[SOLVED] Encrypted rar inside encrypted rar

[Wolfinch]

Is it safe if I put encrypted rar inside encrypted rar? For example:

Encrypted Word.doc INSIDE Files.rar (pass: 567) INSIDE Files2.rar (pass 1234).

I do this to make extra security layer. So when people success bypass my first layer (1234), they still need to bypass second and third layer security.

Is it safe? Like can it corrupted in the future if I add/remove file inside that kind of archive?

Actually I've already do this at least 3 years without porblem at all.. but dunno why, I afraid now.

 

[USAFRet]

It is not 'unsafe'.

But also, this adds little if any 'security'.
If they can bypass the first layer, then the second or third should also be little problem.

Lastly, unless this is the plans for a working cold fusion reactor, no one cares about your word doc.

 

[Wolfinch]

It is not 'unsafe'.

But also, this adds little if any 'security'.
If they can bypass the first layer, then the second or third should also be little problem.

Lastly, unless this is the plans for a working cold fusion reactor, no one cares about your word doc.

Yes, of course people like hacker, etc can do that.. but i make this only for "user area". Like jerk people who want to mess my work.

They technically cant bypass encription, but they can unlock it because of "my mistake" like he stand behind me while I typing password.

It happen to me once though. He confused after I type 3 different @ 20 characters

 

[Grobe]

If they can bypass the first layer

Just for the sake of discussion. If I have an encrypted rar file (or any compressed+encrypted file format like zip or 7z) then let's assume I somehow manage to get a new file from the encrypted archive. The new file, may be a valid rar file or it may also be a bounch of useless data patterns that just so happens to have a header that make it looks like a rar archive.

To verify if an encrypted rar file is valid, one must have it's password.

My question therefore is - How can one know the difference between a collection of data that by chance have something that looks like a valid rar file and an actual rar encrypted file but don't have the password ?

Final note : I must assume that the file names, attributes and folder structure also are encrypted for this question to be valid (and of course that the file format actually sports that) . And - must of course be different password for the nested encrypted rar file.

 

[falcon291]

If you use 4 digits of password, and if you encrypt the files even 3 -4 times, not it will not be safe.

Give longer passwords, 12 digits numbers, letters (upper and lower case), symbols.

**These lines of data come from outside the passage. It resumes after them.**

// Self-checking testbench for voter_panel at full size (504 switches).
// A reference switch matrix is read column by column through every subpanel
// port; LED patterns, column drive, booth light, Cast Vote lamp and button
// encoding and the CTC1/0 strobe are checked against the rules of the panel.
module tb_voter_panel;
  import avc_pkg::*;
  logic clk = 1'b0, rst_n = 1'b0;
  bus_req_t req;
  bus_rsp_t rsp;
  int checks = 0, failures = 0;
  logic [1:0][5:0][5:0][6:0] vp_sw;
  logic [1:0][5:0] col_drv;
  logic [1:0][5:0][6:0] row_drv;
  logic booth_light, cast_lamp, cast_btn = 0, ctc_trg_n;
  int trg_low = 0;
  voter_panel dut (.*);
  always @(posedge clk) if (!ctc_trg_n) trg_low++;
  function automatic logic [6:0] sw_pat(int g, int s, int c);
    return 7'((g * 37 + s * 11 + c * 5 + 3) * 29);
  endfunction
  always #5 clk = ~clk;

  // One-cycle I/O write; hi is the upper address byte of the cycle.
  task automatic out(logic [7:0] port, logic [7:0] v, logic [7:0] hi = 8'h00);
    req = '0; req.iorq = 1; req.wr = 1; req.addr = {hi, port}; req.wdata = v;
    @(posedge clk); #1 req = '0;
  endtask
  // One-cycle I/O read; the answer is taken in the following cycle.
  task automatic inp(logic [7:0] port, output logic [7:0] v, input logic [7:0] hi = 8'h00);
    req = '0; req.iorq = 1; req.rd = 1; req.addr = {hi, port};
    @(posedge clk); #1 req = '0;
    v = rsp.hit ? rsp.data : 8'hFF;
  endtask
  task automatic expect_in(logic [7:0] port, logic [7:0] exp, logic [7:0] hi = 8'h00);
    logic [7:0] v;
    inp(port, v, hi);
    checks++;
    if (v !== exp) begin failures++; $display("FAIL in %h (hi %h): got %h exp %h", port, hi, v, exp); end
  endtask
  task automatic expect_eq(string what, logic [31:0] got, logic [31:0] exp);
    checks++;
    if (got !== exp) begin failures++; $display("FAIL %s: got %h exp %h", what, got, exp); end
  endtask

  initial begin
    #1000000; failures++; $display("watchdog expired");
    $display("TB_RESULT checks=%0d failures=%0d", checks, failures); $finish;
  end

  initial begin
    req = '0;
    repeat (3) @(posedge clk); #1 rst_n = 1;
    for (int g = 0; g < 2; g++) for (int s = 0; s < 6; s++) for (int c = 0; c < 6; c++)
      vp_sw[g][s][c] = sw_pat(g, s, c);
    expect_eq("initial column", col_drv, {6'b000001, 6'b000001});
    for (int c = 0; c < 6; c++) begin
      out(8'h47, 8'(c));
      out(8'h4F, 8'(5 - c));
      expect_eq("col drive", col_drv, {6'(1 << (5 - c)), 6'(1 << c)});
      for (int s = 0; s < 6; s++) begin
        expect_in(8'h40 + 8'(s), {1'b0, sw_pat(0, s, c)});
        expect_in(8'h48 + 8'(s), {1'b0, sw_pat(1, s, 5 - c)});
      end
    end
    // display patterns
    for (int s = 0; s < 6; s++) begin
      out(8'h40 + 8'(s), 8'h80 | 8'(s + 1));
      out(8'h48 + 8'(s), 8'(7'h40 >> s));
    end
    for (int s = 0; s < 6; s++) begin
      expect_eq("row left", row_drv[0][s], 7'(s + 1));
      expect_eq("row right", row_drv[1][s], 7'h40 >> s);
    end
    out(8'h47, 8'h02);                 // pattern carries over to the new column
    expect_eq("row kept", row_drv[0][3], 7'd4);
    expect_eq("col 2", col_drv[0], 6'b000100);
    out(8'h47, 8'h06);                 // no column
    expect_eq("no col", col_drv[0], 6'b0);
    expect_in(8'h40, 8'h00);
    // booth light
    expect_eq("light off", booth_light, 0);
    out(8'h46, 8'h80); expect_eq("light on", booth_light, 1);
    out(8'h46, 8'h7F); expect_eq("light off again", booth_light, 0);
    expect_in(8'h46, 8'h00);
    // Cast Vote
    cast_btn = 1; expect_in(8'h4E, 8'h03);
    cast_btn = 0; expect_in(8'h4E, 8'h03);
    out(8'h4E, 8'h40); expect_eq("lamp", cast_lamp, 1);
    cast_btn = 1; expect_in(8'h4E, 8'h02);
    cast_btn = 0; expect_in(8'h4E, 8'h01);
    out(8'h4E, 8'hBF); expect_eq("lamp off", cast_lamp, 0);
    // CTC1/0 strobe: one low cycle per I/O to 0x4F (7 so far) 
    expect_eq("ctc strobe", trg_low, 6);
    out(8'h4F, 8'h00);
    expect_eq("ctc strobe 2", trg_low, 7);
    $display("TB_RESULT checks=%0d failures=%0d", checks, failures);
    $finish;
  end
endmodule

Then it will be non-breakable.

 

[USAFRet]

Just for the sake of discussion. If I have an encrypted rar file (or any compressed+encrypted file format like zip or 7z) then let's assume I somehow manage to get a new file from the encrypted archive. The new file, may be a valid rar file or it may also be a bounch of useless data patterns that just so happens to have a header that make it looks like a rar archive.

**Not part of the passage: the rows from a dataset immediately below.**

// Primary data memory subsystem: the high 32 KB of the Z80 address space.
//
// 0x8000-0xFBFF maps straight onto the 32 KB battery-backed SRAM (offset
// A14:A0).  The top 1 KB, 0xFC00-0xFFFF, is a window set by the byte last
// written to I/O port 0x02: bit 7 = 1 selects 128 KB SRAM 1, bit 7 = 0 selects
// 128 KB SRAM 2, and bits 6:0 pick the 1 KB page (chip address
// {page, A9:A0}).  With only one 128 KB SRAM fitted (TWO_BIG_SRAMS = 0, the
// board's usual jumper setting) bit 7 = 0 instead maps the window onto the top
// 1 KB of the 32 KB SRAM and the page bits are ignored.  Reset clears the map
// byte, which gives the documented start-up window in both configurations.
// A power-fail input from the supply monitor deselects every SRAM; reads then
// return 0xFF, an assumption of this model.  All of the mapping follows the
// board description.
//
// Timing: writes happen at the end of the request cycle; read data is on rsp
// in the next cycle.
module data_mem_map
  import avc_pkg::*;
#(
  parameter bit         TWO_BIG_SRAMS = 1'b0,
  parameter logic [7:0] PORT_DMAP     = 8'h02
) (
  input  logic     clk,
  input  logic     rst_n,
  input  bus_req_t req,
  output bus_rsp_t rsp,
  input  logic     power_fail
);
  logic [7:0]  map_q;
  logic        mem_hi, window;
  logic        cs32, cs1, cs2;
  logic [16:0] big_addr;
  logic [7:0]  rd32, rd1, rd2;
  logic        rd_q;
  logic [2:0]  sel_q;

  assign mem_hi   = req.mreq && req.addr[15] && (req.rd || req.wr);
  assign window   = req.addr[14:10] == 5'b11111;
  assign big_addr = {map_q[6:0], req.addr[9:0]};

  always_ff @(posedge clk or negedge rst_n) begin
    if (!rst_n)                     map_q <= 8'h00;
    else if (io_wr(req, PORT_DMAP)) map_q <= req.wdata;
  end

  always_comb begin
    cs32 = 1'b0;
    cs1  = 1'b0;
    cs2  = 1'b0;
    if (mem_hi && !power_fail) begin
      if (!window)          cs32 = 1'b1;
      else if (map_q[7])    cs1  = 1'b1;
      else if (TWO_BIG_SRAMS) cs2 = 1'b1;
      else                  cs32 = 1'b1;
    end
  end

  sram #(.DEPTH(32768)) u_sram32 (
    .clk, .cs(cs32), .we(req.wr), .addr(req.addr[14:0]), .wdata(req.wdata), .rdata(rd32)
  );
  sram #(.DEPTH(131072)) u_sram128_1 (
    .clk, .cs(cs1), .we(req.wr), .addr(big_addr), .wdata(req.wdata), .rdata(rd1)
  );
  if (TWO_BIG_SRAMS) begin : g_sram2
    sram #(.DEPTH(131072)) u_sram128_2 (
      .clk, .cs(cs2), .we(req.wr), .addr(big_addr), .wdata(req.wdata), .rdata(rd2)
    );
  end else begin : g_nosram2
    assign rd2 = 8'hFF;
  end

  always_ff @(posedge clk or negedge rst_n) begin
    if (!rst_n) begin
      rd_q  <= 1'b0;
      sel_q <= '0;
    end else begin
      rd_q  <= mem_hi && req.rd;
      sel_q <= {cs2, cs1, cs32} & {3{req.rd}};
    end
  end

  always_comb begin
    rsp.hit  = rd_q;
    rsp.data = 8'h00;
    if (rd_q) begin
      unique case (sel_q)
        3'b001:  rsp.data = rd32;
        3'b010:  rsp.data = rd1;
        3'b100:  rsp.data = rd2;
        default: rsp.data = 8'hFF;
      endcase
    end
  end
endmodule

To verify if an encrypted rar file is valid, one must have it's password.

My question therefore is - How can one know the difference between a collection of data that by chance have something that looks like a valid rar file and an actual rar encrypted file but don't have the password ?

Final note : I must assume that the file names, attributes and folder structure also are encrypted for this question to be valid (and of course that the file format actually sports that) . And - must of course be different password for the nested encrypted rar file.

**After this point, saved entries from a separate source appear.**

// Self-checking testbench for data_mem_map, run in both configurations
// (one and two 128 KB SRAMs).  Checks the flat 31 KB region, the start-up
// window, paging into SRAM 1 and SRAM 2, aliasing rules and power-fail
// deselection.
module tb_data_mem_map;
  import avc_pkg::*;
  logic clk = 1'b0, rst_n = 1'b0;
  bus_req_t req1, req2;
  bus_rsp_t rsp1, rsp2;
  logic power_fail = 1'b0;
  int checks = 0, failures = 0;

  data_mem_map #(.TWO_BIG_SRAMS(1'b0)) dut1 (.clk, .rst_n, .req(req1), .rsp(rsp1), .power_fail);
  data_mem_map #(.TWO_BIG_SRAMS(1'b1)) dut2 (.clk, .rst_n, .req(req2), .rsp(rsp2), .power_fail);

  always #5 clk = ~clk;

  bus_req_t q;
  assign req1 = q;
  assign req2 = q;

  task automatic out(logic [7:0] v);
    q = '0; q.iorq = 1; q.wr = 1; q.addr = 16'h0002; q.wdata = v;
    @(posedge clk); #1 q = '0;
  endtask
  task automatic mwr(logic [15:0] a, logic [7:0] v);
    q = '0; q.mreq = 1; q.wr = 1; q.addr = a; q.wdata = v;
    @(posedge clk); #1 q = '0;
  endtask
  task automatic chk(logic [15:0] a, logic [7:0] e1, logic [7:0] e2);
    q = '0; q.mreq = 1; q.rd = 1; q.addr = a;
    @(posedge clk); #1 q = '0;
    checks += 2;
    if (!rsp1.hit || rsp1.data !== e1) begin failures++; $display("FAIL one  %h got %h exp %h", a, rsp1.data, e1); end
    if (!rsp2.hit || rsp2.data !== e2) begin failures++; $display("FAIL two  %h got %h exp %h", a, rsp2.data, e2); end
  endtask

  initial begin
    #500000; failures++; $display("watchdog expired");
    $display("TB_RESULT checks=%0d failures=%0d", checks, failures); $finish;
  end

  initial begin
    q = '0;
    repeat (3) @(posedge clk); #1 rst_n = 1;
    // flat area and initial window (map = 0)
    mwr(16'h8000, 8'hA0);
    mwr(16'hFBFF, 8'hA1);
    mwr(16'hFC00, 8'hA2);      // one: 32K SRAM 0x7C00; two: SRAM2 page 0
    mwr(16'hFFFF, 8'hA3);
    chk(16'h8000, 8'hA0, 8'hA0);
    chk(16'hFBFF, 8'hA1, 8'hA1);
    chk(16'hFC00, 8'hA2, 8'hA2);
    // SRAM 1 pages 0x05 and 0x7F
    out(8'h85);
    mwr(16'hFC10, 8'hB5);
    out(8'hFF);
    mwr(16'hFC10, 8'hBF);
    chk(16'hFC10, 8'hBF, 8'hBF);
    out(8'h85);
    chk(16'hFC10, 8'hB5, 8'hB5);
    // neighbouring pages are distinct and land at page * 1 KB in the chip
    out(8'h84);
    mwr(16'hFC10, 8'hB4);
    out(8'h85);
    chk(16'hFC10, 8'hB5, 8'hB5);
    checks += 2;
    if (dut1.u_sram128_1.mem[17'h05*1024 + 17'h10] !== 8'hB5) begin failures++; $display("FAIL page 5 placement"); end
    if (dut2.u_sram128_1.mem[17'h04*1024 + 17'h10] !== 8'hB4) begin failures++; $display("FAIL page 4 placement"); end
    // bit 7 = 0 with a nonzero page: one-SRAM board ignores the page and sees
    // the 32K SRAM top; two-SRAM board sees SRAM2 page 3
    out(8'h03);
    mwr(16'hFC00, 8'hC3);
    out(8'h00);
    chk(16'hFC00, 8'hC3, 8'hA2);
    out(8'h03);
    chk(16'hFC00, 8'hC3, 8'hC3);
    // the flat region is unaffected by the window
    chk(16'h8000, 8'hA0, 8'hA0);
    // power failure deselects all SRAMs
    power_fail = 1;
    mwr(16'h8000, 8'h00);
    chk(16'h8000, 8'hFF, 8'hFF);
    power_fail = 0;
    chk(16'h8000, 8'hA0, 8'hA0);
    // reset returns the window to its initial place
    rst_n = 0; #1 rst_n = 1;
    chk(16'hFC00, 8'hC3, 8'hA2);
    $display("TB_RESULT checks=%0d failures=%0d", checks, failures);
    $finish;
  end
endmodule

Depends on how it was encrypted and the "file names".

Encrypted1.rar.
I figure out how to decrypt, resulting in a file of Encrypted2.rar, or some other collection of mostly valid files.
Knowing how #1 was done and I already cracked it, #2 would presumably be easy as well.

I can't unwrap the first layer without actually doing it. Any false/incorrect password or decryption won't result in any success.

Working cold fusion, here we come!

 

[Wolfinch]

If you use 4 digits of password, and if you encrypt the files even 3 -4 times, not it will not be safe.

Give longer passwords, 12 digits numbers, letters (upper and lower case), symbols. Then it will be non-breakable.

Thnaks for the knowledge, but that number password is just for example. My real password have 30-40 length with number, symbol, and word combination

Depends on how it was encrypted and the "file names".

Encrypted1.rar.
I figure out how to decrypt, resulting in a file of Encrypted2.rar, or some other collection of mostly valid files.
Knowing how #1 was done and I already cracked it, #2 would presumably be easy as well.

I can't unwrap the first layer without actually doing it. Any false/incorrect password or decryption won't result in any success.

Working cold fusion, here we come!

What if I put Encypted1.rar inside Encrypted2.7zip? What do you think?

 

[USAFRet]

What if I put Encypted1.rar inside Encrypted2.7zip? What do you think?

I think you're adding complexity for no gain in security.